My mom and her husband are coming for Christmas. They used to call me "two tons" as a nickname when I was in high school and beyond. I can't express enough the level of anxiety I have over their visit. I feel that all they will notice was that my WLS was a "failure." I feel like a failure enough as it is without a reminder. So... not that it will help, but I am going on a liquid diet for the next 14 days until they arrive in order to feel like I will at least lose some bloat. It may not help at all but maybe it will help me feel more in control? I am scared. Scared of being stared at, looked down upon. I LOVE Christmas and I'm sure they will not say anything to my face, but what is said behind my back to other family members always gets back to me. I hate being a fat failure. I hate that I am stuck. I hate that I have yet to have the Christmas card pic without a fat face. Oh man.
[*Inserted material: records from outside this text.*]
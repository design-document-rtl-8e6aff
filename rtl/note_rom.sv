// note_rom: frequency division ratios of the three-octave scale.
//
// Maps a note number to the division ratio N of the modulo-N pitch
// counter (the FDR column of the pitch table). Note 0 is a rest (ratio 0,
// no sound); notes 1..7 are bass 1..7, 8..14 middle 1..7 and 15..21 high
// 1..7; other numbers are rests. With a 3 MHz count pulse and the buzzer
// toggled on each counter overflow, ratio 5736 gives 261.5 Hz, middle C.
// The note numbering is this design's choice. Purely combinational.
module note_rom (
  input  logic [4:0]  note,
  output logic [13:0] fdr
);

  always_comb begin
    unique case (note)
      5'd1:  fdr = 14'd11468;  // bass 1
      5'd2:  fdr = 14'd10222;
      5'd3:  fdr = 14'd9102;
      5'd4:  fdr = 14'd8592;
      5'd5:  fdr = 14'd7653;
      5'd6:  fdr = 14'd6818;
      5'd7:  fdr = 14'd6073;
      5'd8:  fdr = 14'd5736;   // middle 1
      5'd9:  fdr = 14'd5111;
      5'd10: fdr = 14'd4552;
      5'd11: fdr = 14'd4296;
      5'd12: fdr = 14'd3827;
      5'd13: fdr = 14'd3409;
      5'd14: fdr = 14'd3036;
      5'd15: fdr = 14'd2867;   // high 1
      5'd16: fdr = 14'd2555;
      5'd17: fdr = 14'd2276;
      5'd18: fdr = 14'd2148;
      5'd19: fdr = 14'd1913;
      5'd20: fdr = 14'd1704;
      5'd21: fdr = 14'd1518;
      default: fdr = 14'd0;    // rest
    endcase
  end

endmodule
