// tb_note_rom: every note's division ratio must give the standard
// equal-tempered pitch within 0.2 % when the 3 MHz count pulse is divided
// by the ratio and then by two (the buzzer toggles on each overflow). The
// expected frequencies come from A4 = 440 Hz, not from the table: middle 1
// is C4 (261.63 Hz), bass one octave lower, high one octave higher, and
// notes 1..7 are the C major scale C D E F G A B. Notes 0 and 22..31 must
// be rests.
// Purely combinational; each note is checked after a short delay.
module tb_note_rom;
  logic [4:0]  note;
  logic [13:0] fdr;
  int checks = 0, failures = 0;

  note_rom dut (.note, .fdr);

  initial begin
    #100000;
    failures++;
    $display("TB_RESULT checks=%0d failures=%0d", checks, failures);
    $finish;
  end

  initial begin
    int semis [7] = '{0, 2, 4, 5, 7, 9, 11};
    for (int k = 0; k < 32; k++) begin
      note = 5'(k);
      #1;
      checks++;
      if (k == 0 || k > 21) begin
        if (fdr != 0) begin failures++; $display("FAIL note %0d not a rest", k); end
      end else begin
        real f_exp, f_got, err;
        int oct, deg;
        oct = (k - 1) / 7;        // 0 bass, 1 middle, 2 high
        deg = (k - 1) % 7;
        // C4 is 9 semitones below A4
        f_exp = 440.0 * (2.0 ** ((semis[deg] - 9 + 12 * (oct - 1)) / 12.0));
        f_got = 3.0e6 / (2.0 * fdr);
        err = (f_got - f_exp) / f_exp;
        if (err > 0.002 || err < -0.002) begin
          failures++;
          $display("FAIL note %0d ratio %0d gives %f Hz, exp %f Hz", k, fdr, f_got, f_exp);
        end
      end
    end
    $display("TB_RESULT checks=%0d failures=%0d", checks, failures);
    $finish;
  end
endmodule
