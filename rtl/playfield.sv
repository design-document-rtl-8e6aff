// playfield: the background matrix.
//
// Holds the 20x10 matrix of inactive cells (1 = occupied, shown white).
// Three commands, each taking one clock cycle, with clear > merge > remove
// priority when several are raised:
//   clear  - empties the whole matrix (game stop, reset).
//   merge  - ORs the active block's mask into the matrix (state remove_1:
//            the falling block becomes inactive).
//   remove - one step of row elimination (state remove_2): the lowest full
//            row is deleted and every row above it moves down one row, the
//            top row becoming empty. full_found tells, combinationally from
//            the current matrix, whether a full row exists, so the FSM
//            repeats the step until it drops. Clearing one row per step is
//            this design's choice.
module playfield
  import tetris_pkg::*;
(
  input  logic             clk,
  input  logic             rst,
  input  logic             clear,
  input  logic             merge,
  input  logic [CELLS-1:0] merge_mask,
  input  logic             remove,
  output logic [CELLS-1:0] background,
  output logic             full_found,   // a full row exists now
  output logic [4:0]       full_row      // the lowest full row
);

  logic [COLS-1:0] rows_q [ROWS];

  always_comb begin
    full_found = 1'b0;
    full_row   = '0;
    for (int r = 0; r < ROWS; r++)
      if (&rows_q[r]) begin
        full_found = 1'b1;
        full_row   = 5'(r);
      end
  end

  always_ff @(posedge clk) begin
    if (rst || clear) begin
      for (int r = 0; r < ROWS; r++) rows_q[r] <= '0;
    end else if (merge) begin
      for (int r = 0; r < ROWS; r++)
        rows_q[r] <= rows_q[r] | merge_mask[r*COLS +: COLS];
    end else if (remove && full_found) begin
      for (int r = 0; r < ROWS; r++)
        if (5'(r) <= full_row)
          rows_q[r] <= (r == 0) ? '0 : rows_q[(r == 0) ? 0 : r-1];
    end
  end

  always_comb
    for (int r = 0; r < ROWS; r++)
      background[r*COLS +: COLS] = rows_q[r];

endmodule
So much for a Merry Christmas. :( I just have to keep reminding myself all that I have to be grateful for and play that over and over in my head.
On a happier note, here is my house all lit up...
Last weekend we were able to go to the downtown Christmas parade where the parking was a long distance from the street, but I made it just fine thanks to my surgery.
Today is also my 9th wedding anniversary so I will bore you with some wedding pics... :) I am sad when I see how fat I was. I could hardly stand. My husband had to hold my hands during the ceremony so I would not fall because my back hurt so bad. It's kinda painful to look at these pics, but I am sooo grateful to have a husband that loves me for me. Fat, infertility, medical issues, strokes, ALL before he married me. At least I know he didn't marry me for my looks. :)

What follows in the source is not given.